[Provided data]

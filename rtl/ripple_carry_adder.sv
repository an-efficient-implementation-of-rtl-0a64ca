// Ripple carry adder for the two biased exponents.
// A half adder at bit 0 followed by WIDTH-1 full adders; each carry out feeds
// the next cell. The WIDTH-bit sum and the last carry are concatenated into a
// WIDTH+1-bit result, so the addition never overflows. Speed is not critical
// here: the significand multiplier is the long path, so the simplest adder
// is used. Purely combinational.
module ripple_carry_adder #(
  parameter int unsigned WIDTH = 8
) (
  input  logic [WIDTH-1:0] a,
  input  logic [WIDTH-1:0] b,
  output logic [WIDTH:0]   sum    // {Co of the top cell, S[WIDTH-1:0]}
);
  logic [WIDTH-1:0] c;   // carry out of each cell

  half_adder u_ha0 (.a(a[0]), .b(b[0]), .s(sum[0]), .co(c[0]));

  for (genvar i = 1; i < WIDTH; i++) begin : g_fa
    full_adder u_fa (.a(a[i]), .b(b[i]), .ci(c[i-1]), .s(sum[i]), .co(c[i]));
  end

  assign sum[WIDTH] = c[WIDTH-1];
endmodule
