// Self-checking test of ripple_carry_adder at its default 8 bits: every pair
// of 8-bit inputs, compared with the integer sum (9 bits, carry included).
module tb_ripple_carry_adder;
  logic [7:0] a, b;
  logic [8:0] sum;
  int checks = 0, failures = 0;

  ripple_carry_adder dut (.a(a), .b(b), .sum(sum));

  initial begin
    for (int i = 0; i < 256; i++) begin
      for (int j = 0; j < 256; j++) begin
        a = 8'(i);
        b = 8'(j);
        #1;
        checks++;
        if (sum != 9'(i + j)) begin
          failures++;
          if (failures < 10) $display("FAIL %0d + %0d -> %0d", i, j, sum);
        end
      end
    end
    $display("TB_RESULT checks=%0d failures=%0d", checks, failures);
    $finish;
  end

  initial begin
    #1000000;
    failures++;
    $display("TB_RESULT checks=%0d failures=%0d", checks, failures);
    $finish;
  end
endmodule
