// Exponent adder: computes the intermediate exponent E1 + E2 - BIAS.
// The two biased EXP_W-bit exponents are added by a ripple carry adder into an
// EXP_W+1-bit sum, which is registered (the first pipeline cut of the
// multiplier, placed in the middle of the exponent path); the bias is then
// subtracted by the ripple-borrow bias subtractor.
//
// Timing: exp_int and neg follow a_exp/b_exp by one clock. They are
// combinational from the register, so the top module registers them again
// (second pipeline cut). neg is the subtractor's final borrow: the
// intermediate exponent is negative. sum is the unregistered adder output.
// Reset is synchronous, active low (this design's choice).
module exponent_adder #(
  parameter int unsigned EXP_W = 8,
  parameter int unsigned BIAS  = 127
) (
  input  logic             clk,
  input  logic             rst_n,
  input  logic [EXP_W-1:0] a_exp,
  input  logic [EXP_W-1:0] b_exp,
  output logic [EXP_W:0]   sum,
  output logic [EXP_W:0]   exp_int,
  output logic             neg
);
  logic [EXP_W:0] sum_q;

  ripple_carry_adder #(.WIDTH(EXP_W)) u_rca (.a(a_exp), .b(b_exp), .sum(sum));

  always_ff @(posedge clk) begin
    if (!rst_n) sum_q <= '0;
    else        sum_q <= sum;
  end

  bias_subtractor #(.WIDTH(EXP_W + 1), .BIAS(BIAS)) u_bias (
    .s(sum_q), .r(exp_int), .b_out(neg)
  );
endmodule
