// Self-checking test of exponent_adder (8-bit exponents, bias 127).
// A new exponent pair is applied every clock, all 65536 pairs in turn. The
// unregistered sum is checked against e1 + e2 at once; exp_int and neg are
// checked one clock later against e1 + e2 - 127 (two's complement on 9 bits,
// neg set when negative), which also checks the one-clock latency. After a
// reset the registered sum must be cleared (0 - 127 < 0, so neg is set).
module tb_exponent_adder;
  logic       clk = 1'b0, rst_n = 1'b0;
  logic [7:0] a_exp = '0, b_exp = '0;
  logic [8:0] sum, exp_int;
  logic       neg;
  int checks = 0, failures = 0, cycles = 0;

  exponent_adder dut (.clk(clk), .rst_n(rst_n), .a_exp(a_exp), .b_exp(b_exp),
                      .sum(sum), .exp_int(exp_int), .neg(neg));

  always #5 clk = ~clk;
  always @(posedge clk) cycles++;

  task automatic check(bit ok, string what);
    checks++;
    if (!ok) begin
      failures++;
      if (failures < 10) $display("FAIL %s", what);
    end
  endtask

  initial begin
    int prev_e;
    repeat (2) @(negedge clk);
    check(exp_int == 9'(-127) && neg, "reset value");
    rst_n = 1'b1;
    prev_e = -1;
    for (int i = 0; i < 65536; i++) begin
      @(negedge clk);
      if (prev_e >= 0)
        check(exp_int == 9'(prev_e - 127) && neg == (prev_e < 127),
              $sformatf("exp_int=%0d neg=%0b for sum %0d", exp_int, neg, prev_e));
      a_exp = 8'(i >> 8);
      b_exp = 8'(i);
      #1;
      check(sum == 9'(int'(a_exp) + int'(b_exp)), "comb sum");
      prev_e = int'(a_exp) + int'(b_exp);
    end
    @(negedge clk);
    check(exp_int == 9'(prev_e - 127) && neg == (prev_e < 127), "last");
    $display("TB_RESULT checks=%0d failures=%0d", checks, failures);
    $finish;
  end

  initial begin
    wait (cycles > 70000);
    failures++;
    $display("TB_RESULT checks=%0d failures=%0d", checks, failures);
    $finish;
  end
endmodule
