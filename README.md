# GNS custom hardware: the glue between the navigation and tracking processors

The GPS Navigation Subsystem (GNS) of the TIMED spacecraft has two Mongoose V processors. The
**navigation processor (NP)** handles commands, telemetry and the navigation solution. The
**tracking processor (TP)** drives the GPS Tracker ASIC (GTA). The two processors share
nothing but a small amount of custom logic:

* two dual-port RAMs: one between the NP and the spacecraft's Command and Data Handling
  computer (C&DH), one between the NP and the TP;
* two small FPGAs (Actels) that hold resets, reset causes, interrupts and discrete control bits;
* the address decoding of each processor bus.

This RTL describes that custom logic as seen from the processors' software: every register,
strobe address, interrupt and memory window of the published software/hardware interface. The
processors, their memory chips, the tracking core of the GTA and the PCI link to the C&DH are
outside the RTL. Their signals are ports of `gns_top`.

The central idea is that **software controls almost everything by writing to an address**. The
data written is ignored. A write to `0x1C10.B466` resets the NP. A write to `0x1C10.CB40` lets the
TP touch the GTA. A write to `0x1C20.0004` interrupts the NP. Only a few registers can be read:
the Reset Cause Register, the PCI Actel status register and the GTA's registers.

## Block map

```
                 NP bus                                         TP bus
                   |                                              |
            np_addr_decode                                  tp_addr_decode
   +-------+-------+--------+---------+----------+      +--------+-------+--------+
   |       |       |        |         |          |      |        |       |        |
 Flash   SRAM  reset_actel pci_actel pci_buffer np_tp_buffer   SRAM  reset_actel gta_host_if
 (ext)   (ext)  (NP page)             |  (port A) (port B)--------+   (TP page)  (gated by
                   |                  |                                          gta_io_en)
             watchdog_timer      C&DH port
             reset_cause_reg
```
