// Dispatch-side path select and miss recovery.
//
// In Fast Access Mode (F-reg set) the control word of the token now in
// Dispatch comes from the loop buffer; otherwise it comes from the normal
// Prefetch/Dispatch/Decode path. This is the Merge of the fast-access and
// direct-access paths. When the loop buffer misses in Fast Access Mode the
// unit recovers: it asks the mode controller to clear F-reg so the next
// token is handled in Direct Mode, hands the PC of the missing word to the
// PC register so it is fetched again from instruction memory, and has the
// stall unit replace the token by a NOP (all-zero control word, an encoding
// this design chooses). Only Dispatch needs recovering because in a 4-phase
// dual-rail pipeline the neighbouring stages hold empty tokens.
//
// The outputs are combinational in the token's cycle; redirect_q/nop_q keep
// a registered copy for one cycle, which is when the PC register and the
// next pipeline stage take them. misses counts recoveries (saturating).
module miss_recovery #(
  parameter int unsigned PC_W   = plb_pkg::PC_W,
  parameter int unsigned CTRL_W = plb_pkg::CTRL_W,
  parameter int unsigned CNT_W  = 16
) (
  input  logic              clk,
  input  logic              rst_n,
  input  logic              tok_valid,
  input  logic [PC_W-1:0]   tok_pc,
  input  logic              f_reg,
  input  logic              plb_hit,
  input  logic [CTRL_W-1:0] plb_ctrl,
  input  logic [CTRL_W-1:0] dec_ctrl,
  output logic              miss,
  output logic              clear_f,
  output logic [CTRL_W-1:0] out_ctrl,
  output logic              out_from_plb,
  output logic              out_nop,
  output logic              redirect_q,
  output logic [PC_W-1:0]   redirect_pc_q,
  output logic              nop_q,
  output logic [CNT_W-1:0]  misses
);
  always_comb begin
    miss         = tok_valid && f_reg && !plb_hit;
    clear_f      = miss;
    out_from_plb = tok_valid && f_reg && plb_hit;
    out_nop      = miss;
    if (miss)              out_ctrl = '0;
    else if (out_from_plb) out_ctrl = plb_ctrl;
    else                   out_ctrl = dec_ctrl;
  end

  always_ff @(posedge clk or negedge rst_n) begin
    if (!rst_n) begin
      redirect_q    <= 1'b0;
      redirect_pc_q <= '0;
      nop_q         <= 1'b0;
      misses        <= '0;
    end else begin
      redirect_q <= miss;
      nop_q      <= miss;
      if (miss) begin
        redirect_pc_q <= tok_pc;
        if (misses != '1) misses <= misses + 1'b1;
      end
    end
  end

endmodule
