// Self-checking test of the Dispatch path select and miss recovery: in
// Direct/Storage Mode the decoder's word passes; in Fast Access Mode a hit
// passes the buffer's word and a miss gives a NOP, clear_f, and one cycle
// later the registered redirect with the missing PC; misses are counted.
module miss_recovery_tb;
  localparam int PC_W = 16, CTRL_W = 128;
  logic clk = 0, rst_n;
  logic tok_valid; logic [PC_W-1:0] tok_pc; logic f_reg, plb_hit;
  logic [CTRL_W-1:0] plb_ctrl, dec_ctrl, out_ctrl;
  logic miss, clear_f, out_from_plb, out_nop, redirect_q, nop_q;
  logic [PC_W-1:0] redirect_pc_q; logic [15:0] misses;
  int checks = 0, failures = 0;

  miss_recovery #(.PC_W(PC_W), .CTRL_W(CTRL_W), .CNT_W(16)) dut (.*);

  always #5 clk = ~clk;

  task automatic chk(input bit ok, input string what);
    checks++;
    if (!ok) begin failures++; $display("FAIL %s t=%0t", what, $time); end
  endtask

  initial begin
    repeat (20000) @(posedge clk);
    failures++;
    $display("watchdog expired");
    $display("TB_RESULT checks=%0d failures=%0d", checks, failures);
    $finish;
  end

  initial begin
    int n = 0;
    rst_n = 0; tok_valid = 0; tok_pc = 0; f_reg = 0; plb_hit = 0; plb_ctrl = 0; dec_ctrl = 0;
    @(posedge clk); @(posedge clk); #1 rst_n = 1;
    for (int k = 0; k < 3000; k++) begin
      bit e_miss;
      tok_valid = ($urandom_range(4) != 0);
      tok_pc = PC_W'($urandom);
      f_reg = 1'($urandom_range(1));
      plb_hit = f_reg & ($urandom_range(3) != 0);
      plb_ctrl = {$urandom, $urandom, $urandom, $urandom};
      dec_ctrl = {$urandom, $urandom, $urandom, $urandom};
      #1;
      e_miss = tok_valid && f_reg && !plb_hit;
      chk(miss == e_miss && clear_f == e_miss && out_nop == e_miss, "miss flags");
      if (e_miss) chk(out_ctrl == '0, "NOP inserted");
      else if (tok_valid && f_reg) chk(out_ctrl == plb_ctrl && out_from_plb, "fast access word");
      else chk(out_ctrl == dec_ctrl && !out_from_plb, "decoded word");
      @(posedge clk); #1;
      if (e_miss) n++;
      chk(redirect_q == e_miss && nop_q == e_miss, "registered redirect");
      if (e_miss) chk(redirect_pc_q == tok_pc, "redirect PC");
      chk(misses == 16'(n), "miss count");
    end
    $display("TB_RESULT checks=%0d failures=%0d", checks, failures);
    $finish;
  end
endmodule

[/Provided data]

Work to complete:
Output the material above exactly, but only from the line that carries "if (!rst_n) sum_q <= '0;" through the line that carries "and neg are".

Solution for this problem:
    if (!rst_n) sum_q <= '0;
    else        sum_q <= sum;
  end

  bias_subtractor #(.WIDTH(EXP_W + 1), .BIAS(BIAS)) u_bias (
    .s(sum_q), .r(exp_int), .b_out(neg)
  );
endmodule
// Self-checking test of exponent_adder (8-bit exponents, bias 127).
// A new exponent pair is applied every clock, all 65536 pairs in turn. The
// unregistered sum is checked against e1 + e2 at once; exp_int and neg are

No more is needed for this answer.